### PROBLEM REQUIREMENTS:
Please give back only the lines below from the one containing "parameter int unsigned N" to the one containing "tick_gen #(.CLK_HZ(CLK_HZ), .TICK_HZ(TICK_HZ))", each repeated word for word, both ends included.
*** RECORDS Section Begins ***
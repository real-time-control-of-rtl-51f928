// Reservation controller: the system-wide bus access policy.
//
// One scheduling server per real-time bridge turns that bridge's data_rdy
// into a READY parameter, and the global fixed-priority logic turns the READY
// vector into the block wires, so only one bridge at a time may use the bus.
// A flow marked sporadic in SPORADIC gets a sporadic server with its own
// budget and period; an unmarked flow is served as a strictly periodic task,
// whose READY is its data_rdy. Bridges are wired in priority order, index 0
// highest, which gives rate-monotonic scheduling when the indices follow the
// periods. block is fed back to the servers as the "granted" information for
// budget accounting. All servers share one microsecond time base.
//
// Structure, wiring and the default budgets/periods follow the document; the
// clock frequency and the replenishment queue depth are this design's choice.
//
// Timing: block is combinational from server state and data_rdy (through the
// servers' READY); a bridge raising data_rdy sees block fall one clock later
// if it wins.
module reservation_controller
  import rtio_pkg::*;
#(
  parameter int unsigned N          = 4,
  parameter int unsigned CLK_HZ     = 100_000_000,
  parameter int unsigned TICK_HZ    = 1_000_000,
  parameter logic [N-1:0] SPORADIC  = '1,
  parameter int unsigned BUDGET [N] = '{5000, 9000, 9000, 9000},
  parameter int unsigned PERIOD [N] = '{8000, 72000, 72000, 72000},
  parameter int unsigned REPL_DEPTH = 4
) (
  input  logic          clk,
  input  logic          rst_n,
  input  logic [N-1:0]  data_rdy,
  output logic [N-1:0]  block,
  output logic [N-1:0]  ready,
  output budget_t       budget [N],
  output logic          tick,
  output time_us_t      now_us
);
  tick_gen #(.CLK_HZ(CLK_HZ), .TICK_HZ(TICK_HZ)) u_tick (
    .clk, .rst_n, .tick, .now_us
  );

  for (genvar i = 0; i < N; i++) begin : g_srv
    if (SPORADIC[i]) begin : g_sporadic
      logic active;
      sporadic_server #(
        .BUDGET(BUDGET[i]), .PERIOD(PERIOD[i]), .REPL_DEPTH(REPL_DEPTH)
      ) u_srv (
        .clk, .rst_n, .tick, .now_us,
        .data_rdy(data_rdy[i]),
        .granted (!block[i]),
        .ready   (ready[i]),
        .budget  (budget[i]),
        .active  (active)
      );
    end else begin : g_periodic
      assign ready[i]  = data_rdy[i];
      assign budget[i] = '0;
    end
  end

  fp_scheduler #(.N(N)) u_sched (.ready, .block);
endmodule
*** RECORDS Section Ends ***
### ANSWER FOR THE TASK:
  parameter int unsigned N          = 4,
  parameter int unsigned CLK_HZ     = 100_000_000,
  parameter int unsigned TICK_HZ    = 1_000_000,
  parameter logic [N-1:0] SPORADIC  = '1,
  parameter int unsigned BUDGET [N] = '{5000, 9000, 9000, 9000},
  parameter int unsigned PERIOD [N] = '{8000, 72000, 72000, 72000},
  parameter int unsigned REPL_DEPTH = 4
) (
  input  logic          clk,
  input  logic          rst_n,
  input  logic [N-1:0]  data_rdy,
  output logic [N-1:0]  block,
  output logic [N-1:0]  ready,
  output budget_t       budget [N],
  output logic          tick,
  output time_us_t      now_us
);
  tick_gen #(.CLK_HZ(CLK_HZ), .TICK_HZ(TICK_HZ)) u_tick (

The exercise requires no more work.